Iran's President Mahmoud Ahmadinejad said Saturday Tehran "won't be in haste to judge" the Western incentives package meant to halt its uranium enrichment program.

"We won't make any pre-judgment about the proposal to be presented to us... we won't be in a hurry to judge it," Ahmadinejad told thousands of people in the capital Tehran.

"We are after negotiations but fair and just negotiations. They must be without any conditions," he said in a speech to mark the anniversary of the death of Ayatollah Ruhollah Khomeini, the founder of Iran's 1979 Islamic revolution.

Underlining his point, the president said "the Iranian nation won't give in to talks that contain threats or conditions that seek to deprive our definite right."

In a rare show of optimism, the Iranian Foreign Minister said earlier on Saturday that a breakthrough was possible. Tehran, he said, would welcome unconditional talks with all parties, including the United States.

"We think that if there is good will, a breakthrough to get out of a situation they have created for themselves... is possible," Manouchehr Mottaki told a news conference.

Six world powers agreed on Thursday to offer Iran a new package of incentives if it gives up uranium enrichment, or sanctions if it refuses. The plan could either defuse a global confrontation with the Islamic regime or hasten one.

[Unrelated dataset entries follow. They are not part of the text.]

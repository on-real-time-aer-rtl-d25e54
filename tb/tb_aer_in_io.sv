// Testbench for aer_in_io: an eager four-phase sender (answers Ack in the
// same cycle) pushes a burst of events while the consumer is stalled. Checks
// the peak rate of one event per two clock cycles until the queue is full,
// that Ack is then withheld, and that every event comes out in order once the
// consumer pops.
module tb_aer_in_io;
  import conv_pkg::*;
  logic clk = 0, rst_n = 0;
  in_event_t in_addr = '0, evt;
  logic in_rqst = 0, in_ack, evt_valid, evt_pop = 0, q_full;
  int checks = 0, failures = 0;
  in_event_t sent[$], got[$];
  int accept_cycle[$];
  int cyc = 0;
  bit consumer_on = 0;
  int n_stall = 0;

  aer_in_io dut (.*);
  always #5 clk = ~clk;
  always @(posedge clk) cyc <= cyc + 1;

  task automatic check(input bit ok, input string what);
    checks++;
    if (!ok) begin failures++; $display("FAIL %s at %0t", what, $time); end
  endtask

  initial begin
    repeat (5000) @(posedge clk);
    failures++;
    $display("watchdog expired");
    $display("TB_RESULT checks=%0d failures=%0d", checks, failures);
    $finish;
  end

  // Sender: raise Rqst with a new address, wait for Ack, drop Rqst, wait
  // for Ack low. Reacts combinationally, like a fast self-timed sender.
  initial begin
    @(posedge rst_n);
    for (int i = 0; i < 40; i++) begin
      in_addr = in_event_t'($urandom);
      in_rqst = 1;
      sent.push_back(in_addr);
      @(posedge in_ack);
      accept_cycle.push_back(cyc);
      #1 in_rqst = 0;
      @(negedge in_ack);
      #1;
    end
  end

  // Consumer: off for the first burst, then pops at random.
  always @(negedge clk) begin
    evt_pop <= consumer_on && evt_valid && ($urandom % 3 != 0);
    if (in_rqst && q_full) n_stall++;
  end
  always @(posedge clk) if (evt_pop && evt_valid) got.push_back(evt);

  initial begin
    repeat (3) @(posedge clk);
    rst_n = 1;
    repeat (40) @(posedge clk);
    check(q_full, "queue full after burst");
    check(accept_cycle.size() == 4, "four events accepted while stalled");
    for (int i = 1; i < 4; i++)
      check(accept_cycle[i] - accept_cycle[i-1] == 2, "peak rate 2 cycles/event");
    check(!in_ack && in_rqst, "Ack withheld while full");
    consumer_on = 1;
    wait (got.size() == 40);
    repeat (5) @(posedge clk);
    for (int i = 0; i < 40; i++) check(got[i] == sent[i], "order and data");
    check(n_stall > 10, "sender was held off");
    $display("TB_RESULT checks=%0d failures=%0d", checks, failures);
    $finish;
  end
endmodule
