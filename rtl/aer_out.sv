// AER-out block: burst-mode transmitter for the signed pixel events.
//
// Pixels with a pending event raise their row's request. When the row latch
// is empty a round-robin row arbiter picks one requesting row and
// acknowledges it for one clock cycle; that row's events, two column lines
// per column (positive and negative), are copied into the row latch and the
// pixels drop their requests. The latched events are then sent one after the
// other, lowest column first and the positive event of a column before the
// negative one, on the output bus with the address (sign, x = column, y =
// row, both local array indices) and a four-phase Rqst/Ack handshake:
// Rqst rises with a stable address, the receiver raises Ack, Rqst falls,
// the receiver drops Ack. With a receiver that answers at once, one event
// leaves every two clock cycles. Only when the latch is empty is the next
// row arbitrated.
//
// The organisation (row arbiter, row latch, sequential column readout, an
// extra sign bit and two column lines per column) follows the document. The
// prototype's transmitter is asynchronous and self-timed; this one is a
// synchronous equivalent, and its arbitration orders are this design's
// choice.
module aer_out
  import conv_pkg::*;
#(
  parameter int unsigned N = N_PIX
) (
  input  logic                 clk,
  input  logic                 rst_n,
  // pixel array side
  input  logic [N-1:0]         row_req,
  output logic [N-1:0]         row_ack,
  input  logic [N-1:0]         col_pos,
  input  logic [N-1:0]         col_neg,
  // output AER bus
  output logic                 out_sign,
  output logic [$clog2(N)-1:0] out_x,
  output logic [$clog2(N)-1:0] out_y,
  output logic                 out_rqst,
  input  logic                 out_ack
);

  localparam int unsigned NB = $clog2(N);

  logic [N-1:0]  lat_pos, lat_neg;
  logic [NB-1:0] lat_row;
  logic          lat_busy;
  logic [NB-1:0] row_idx;
  logic [N-1:0]  row_grant;

  // Next event in the latch: lowest column, positive first.
  logic          nxt_valid, nxt_neg;
  logic [NB-1:0] nxt_col;

  typedef enum logic [1:0] {TX_IDLE, TX_REQ, TX_WAIT_LOW} tx_state_e;
  tx_state_e tx;

  assign lat_busy = |(lat_pos | lat_neg);

  rr_arbiter #(.N(N)) u_row_arb (
    .clk      (clk),
    .rst_n    (rst_n),
    .req      (row_req),
    .accept   (!lat_busy),
    .grant    (row_grant),
    .grant_idx(row_idx)
  );

  assign row_ack = lat_busy ? '0 : row_grant;

  always_comb begin
    nxt_valid = 1'b0;
    nxt_neg   = 1'b0;
    nxt_col   = '0;
    for (int c = N - 1; c >= 0; c--) begin
      if (lat_pos[c] || lat_neg[c]) begin
        nxt_valid = 1'b1;
        nxt_col   = NB'(c);
        nxt_neg   = !lat_pos[c];
      end
    end
  end

  always_ff @(posedge clk or negedge rst_n) begin
    if (!rst_n) begin
      lat_pos  <= '0;
      lat_neg  <= '0;
      lat_row  <= '0;
      tx       <= TX_IDLE;
      out_rqst <= 1'b0;
      out_sign <= 1'b0;
      out_x    <= '0;
      out_y    <= '0;
    end else begin
      if (!lat_busy && |row_req) begin
        lat_pos <= col_pos;
        lat_neg <= col_neg;
        lat_row <= row_idx;
      end
      unique case (tx)
        TX_IDLE, TX_WAIT_LOW: begin
          if (!(tx == TX_WAIT_LOW && out_ack) && nxt_valid) begin
            out_rqst <= 1'b1;
            out_sign <= nxt_neg;
            out_x    <= nxt_col;
            out_y    <= lat_row;
            tx       <= TX_REQ;
          end else if (!out_ack) begin
            tx <= TX_IDLE;
          end
        end
        TX_REQ: begin
          if (out_ack) begin
            out_rqst <= 1'b0;
            tx       <= TX_WAIT_LOW;
            if (out_sign) lat_neg[out_x] <= 1'b0;
            else          lat_pos[out_x] <= 1'b0;
          end
        end
        default: tx <= TX_IDLE;
      endcase
    end
  end

  // Four-phase rule: the address stays put while Rqst is high.
  assert property (@(posedge clk) disable iff (!rst_n)
                   out_rqst && !out_ack |=> $stable({out_sign, out_x, out_y}))
    else $error("aer_out: address changed during request");

endmodule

The United States warned Iran on Friday that it would not have much time to respond to the international package of rewards, suggesting that the window could close and be replaced by penalties if the Islamic republic doesn't react fast.

"We are waiting to officially receive the proposals. We will make our views known after studying the package," Mottaki said.

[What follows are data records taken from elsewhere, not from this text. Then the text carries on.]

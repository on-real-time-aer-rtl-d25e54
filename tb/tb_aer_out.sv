// Testbench for aer_out: a model of the pixel array's request side
// (pending positive/negative flags per pixel, OR-ed per row, driven onto
// the column lines of the acknowledged row, cleared at that edge) raises
// random events; a four-phase receiver with random delays takes them.
// Checks that every event leaves exactly once with the right sign and
// address, that no row is acknowledged while events are still latched, and,
// with an eager receiver, one event every two cycles within a row burst.
module tb_aer_out;
  localparam int N = 16;
  logic clk = 0, rst_n = 0;
  logic [N-1:0] row_req, row_ack, col_pos, col_neg;
  logic out_sign, out_rqst, out_ack = 0;
  logic [3:0] out_x, out_y;
  logic [N-1:0] pend_pos [N], pend_neg [N];
  int expected [2][N][N];
  int checks = 0, failures = 0, n_gen = 0, n_out = 0, n_ack_rows = 0;
  bit eager = 0, gen_on = 1;
  int last_rise = -100, cyc = 0, n_fast = 0, n_gap = 0;

  aer_out #(.N(N)) dut (.*);
  always #5 clk = ~clk;
  always @(posedge clk) cyc <= cyc + 1;

  initial begin
    repeat (200000) @(posedge clk);
    failures++;
    $display("watchdog expired");
    $display("TB_RESULT checks=%0d failures=%0d", checks, failures);
    $finish;
  end

  always_comb begin
    col_pos = '0;
    col_neg = '0;
    for (int r = 0; r < N; r++) begin
      row_req[r] = |(pend_pos[r] | pend_neg[r]);
      if (row_ack[r]) begin col_pos |= pend_pos[r]; col_neg |= pend_neg[r]; end
    end
  end

  // Pixel side: clear on acknowledge, then maybe raise new events.
  always @(posedge clk) begin
    if (!rst_n) begin
      for (int r = 0; r < N; r++) begin pend_pos[r] <= '0; pend_neg[r] <= '0; end
    end else begin
      if ($countones(row_ack) > 1) begin failures++; $display("FAIL several rows acknowledged"); end
      if (row_ack != 0) n_ack_rows++;
      for (int r = 0; r < N; r++) begin
        logic [N-1:0] np, nn;
        np = row_ack[r] ? '0 : pend_pos[r];
        nn = row_ack[r] ? '0 : pend_neg[r];
        for (int c = 0; c < N; c++) begin
          if (gen_on && ($urandom % 4000) == 0 && !np[c] && !row_ack[r]) begin
            np[c] = 1; expected[0][r][c]++; n_gen++;
          end
          if (gen_on && ($urandom % 4000) == 0 && !nn[c] && !row_ack[r]) begin
            nn[c] = 1; expected[1][r][c]++; n_gen++;
          end
        end
        pend_pos[r] <= np;
        pend_neg[r] <= nn;
      end
    end
  end

  // Receiver.
  always @(posedge out_rqst) begin
    if (cyc - last_rise == 2) n_fast++;
    else n_gap++;
    last_rise = cyc;
  end
  initial begin
    forever begin
      wait (out_rqst && !out_ack);
      begin
        if (!eager) repeat ($urandom % 4) @(posedge clk);
        checks++;
        if (expected[out_sign][out_y][out_x] <= 0) begin
          failures++; $display("FAIL unexpected event s=%0d x=%0d y=%0d", out_sign, out_x, out_y);
        end else expected[out_sign][out_y][out_x]--;
        n_out++;
        #1 out_ack = 1;
        wait (!out_rqst);
        if (!eager) repeat ($urandom % 3) @(posedge clk);
        #1 out_ack = 0;
      end
    end
  end

  initial begin
    repeat (3) @(posedge clk);
    rst_n = 1;
    repeat (30000) @(posedge clk);
    eager = 1;
    n_fast = 0; n_gap = 0;
    repeat (30000) @(posedge clk);
    gen_on = 0;
    repeat (2000) @(posedge clk);
    for (int s = 0; s < 2; s++) for (int r = 0; r < N; r++) for (int c = 0; c < N; c++) begin
      checks++;
      if (expected[s][r][c] != 0) begin failures++; $display("FAIL event lost s=%0d r=%0d c=%0d", s, r, c); end
    end
    checks++;
    if (n_out != n_gen || n_gen < 500) begin failures++; $display("FAIL counts gen=%0d out=%0d", n_gen, n_out); end
    checks++;
    if (n_fast < 20) begin failures++; $display("FAIL no back-to-back events at 2 cycles (%0d)", n_fast); end
    $display("generated %0d, sent %0d, rows acknowledged %0d, 2-cycle spacings %0d", n_gen, n_out, n_ack_rows, n_fast);
    $display("TB_RESULT checks=%0d failures=%0d", checks, failures);
    $finish;
  end
endmodule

Mottaki said European Union foreign policy chief Javier Solana would hand deliver the package to Iranian officials in the next few days. No specific date has yet been set for the trip, he said.

In Belgium, Solana's spokeswoman Cristina Gallach confirmed he was ready to travel to Iran very soon. "The trip is not going to be a negotiating trip, the objective is to present the proposals of the international community," she said.

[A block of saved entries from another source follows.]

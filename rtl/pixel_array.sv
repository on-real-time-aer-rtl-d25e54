// N x N array of convolution pixels with its row and column wiring.
//
// Loading: the y-decoder's one-hot row_load strobe makes one row take the N
// kernel words on the column bus (from the x-neighbourhood block). The global
// erase, the two pulse lines and the firing threshold go to every pixel.
//
// Output side, as in a burst-mode AER transmitter: each pixel's event
// request is OR-ed over its row into row_req for the row arbiter. When the
// arbiter acknowledges a row (one-hot row_ack), that row drives its pending
// events on two column lines per column, col_pos and col_neg, and its pixels
// drop their requests at the next clock edge. Row r, column c is the pixel
// at coordinates (x_min + c, y_min + r).
module pixel_array
  import conv_pkg::*;
#(
  parameter int unsigned N    = N_PIX,
  parameter int unsigned AWID = ACC_W
) (
  input  logic              clk,
  input  logic              rst_n,
  input  logic [N-1:0]      row_load,
  input  weight_t [N-1:0]   col_words,
  input  logic              erase,
  input  logic              pulse_pos,
  input  logic              pulse_neg,
  input  logic [AWID-2:0]   threshold,
  input  logic [N-1:0]      row_ack,
  output logic [N-1:0]      row_req,
  output logic [N-1:0]      col_pos,
  output logic [N-1:0]      col_neg
);

  logic [N-1:0] ev_pos [N];
  logic [N-1:0] ev_neg [N];

  for (genvar r = 0; r < N; r++) begin : g_row
    for (genvar c = 0; c < N; c++) begin : g_col
      conv_pixel #(.AWID(AWID)) u_pix (
        .clk      (clk),
        .rst_n    (rst_n),
        .load     (row_load[r]),
        .w_in     (col_words[c]),
        .erase    (erase),
        .pulse_pos(pulse_pos),
        .pulse_neg(pulse_neg),
        .threshold(threshold),
        .row_ack  (row_ack[r]),
        .ev_pos   (ev_pos[r][c]),
        .ev_neg   (ev_neg[r][c])
      );
    end
    assign row_req[r] = |(ev_pos[r] | ev_neg[r]);
  end

  always_comb begin
    col_pos = '0;
    col_neg = '0;
    for (int r = 0; r < N; r++) begin
      if (row_ack[r]) begin
        col_pos = col_pos | ev_pos[r];
        col_neg = col_neg | ev_neg[r];
      end
    end
  end

endmodule
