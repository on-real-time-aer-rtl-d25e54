// Testbench for pixel_array: random kernel rows are loaded through the
// row strobes, signed pulses fired and the weights erased, as the controller
// does; a simple row acknowledger reads requesting rows. A reference array
// of integrate-and-fire cells predicts every pixel's requests; the row
// requests and the column lines of the acknowledged row are compared with it
// every cycle.
module tb_pixel_array;
  import conv_pkg::*;
  localparam int N = 16, AWID = 12;
  logic clk = 0, rst_n = 0;
  logic [N-1:0] row_load = '0, row_ack, row_req, col_pos, col_neg;
  weight_t [N-1:0] col_words = '0;
  logic erase = 0, pulse_pos = 0, pulse_neg = 0;
  logic [AWID-2:0] threshold = 11'd60;
  int checks = 0, failures = 0;
  int m_acc [N][N];
  bit m_pos [N][N], m_neg [N][N];
  weight_t m_w [N][N];
  int n_ev = 0;

  pixel_array #(.N(N), .AWID(AWID)) dut (.*);
  always #5 clk = ~clk;

  initial begin
    repeat (100000) @(posedge clk);
    failures++;
    $display("TB_RESULT checks=%0d failures=%0d", checks, failures);
    $finish;
  end

  // Acknowledge the lowest requesting row, every other cycle.
  always_comb begin
    row_ack = '0;
    for (int r = N - 1; r >= 0; r--) if (row_req[r]) begin row_ack = '0; row_ack[r] = 1; end
  end

  always @(posedge clk) if (rst_n) begin
    for (int r = 0; r < N; r++) for (int c = 0; c < N; c++) begin
      automatic int sum = m_acc[r][c];
      automatic bit act = (pulse_pos || pulse_neg) && m_w[r][c].mag != 0;
      automatic bit fp, fn;
      if (act) sum += ((pulse_pos != m_w[r][c].sign) ? 1 : -1) * int'(m_w[r][c].mag);
      fp = act && sum >= int'(threshold);
      fn = act && sum <= -int'(threshold);
      if (fp || fn) n_ev++;
      m_acc[r][c] = (fp || fn) ? 0 : sum;
      m_pos[r][c] = (m_pos[r][c] && !row_ack[r]) || fp;
      m_neg[r][c] = (m_neg[r][c] && !row_ack[r]) || fn;
      if (erase) m_w[r][c] = '0; else if (row_load[r]) m_w[r][c] = col_words[c];
    end
  end

  task automatic compare();
    for (int r = 0; r < N; r++) begin
      automatic bit req = 0;
      for (int c = 0; c < N; c++) req |= m_pos[r][c] | m_neg[r][c];
      checks++;
      if (row_req[r] !== req) begin failures++; if (failures < 10) $display("FAIL row_req %0d", r); end
      if (row_ack[r]) for (int c = 0; c < N; c++) begin
        checks++;
        if (col_pos[c] !== m_pos[r][c] || col_neg[c] !== m_neg[r][c]) begin
          failures++; if (failures < 10) $display("FAIL column %0d of row %0d", c, r);
        end
      end
    end
  endtask

  initial begin
    for (int r = 0; r < N; r++) for (int c = 0; c < N; c++) begin
      m_acc[r][c] = 0; m_pos[r][c] = 0; m_neg[r][c] = 0; m_w[r][c] = '0;
    end
    repeat (2) @(negedge clk);
    rst_n = 1;
    for (int e = 0; e < 400; e++) begin
      automatic int sg = $urandom % 2;
      automatic int first = $urandom % N;
      automatic int q = 1 + $urandom % (N - first);
      for (int j = 0; j < q; j++) begin
        @(negedge clk); compare();
        for (int c = 0; c < N; c++) col_words[c] = weight_t'($urandom);
        row_load = N'(1) << (first + j);
        @(negedge clk); compare();
        row_load = '0;
      end
      for (int k = 0; k < 2; k++) begin
        @(negedge clk); compare();
        pulse_pos = (sg == 0); pulse_neg = (sg == 1);
      end
      @(negedge clk); compare();
      pulse_pos = 0; pulse_neg = 0; erase = 1;
      @(negedge clk); compare();
      erase = 0;
    end
    repeat (40) begin @(negedge clk); compare(); end
    checks++;
    if (n_ev < 200) begin failures++; $display("FAIL too few events %0d", n_ev); end
    $display("pixel events %0d", n_ev);
    $display("TB_RESULT checks=%0d failures=%0d", checks, failures);
    $finish;
  end
endmodule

Iran would study the package "within the necessary timeframe," Mottaki said.

The package, agreed upon Thursday by the five permanent members of the U.N. Security Council and Germany, carries the threat of U.N. sanctions if Tehran remains defiant over its nuclear program which the West fears is a cover for producing nuclear weapons. Iran says it is only striving to use nuclear reactors for generating electricity.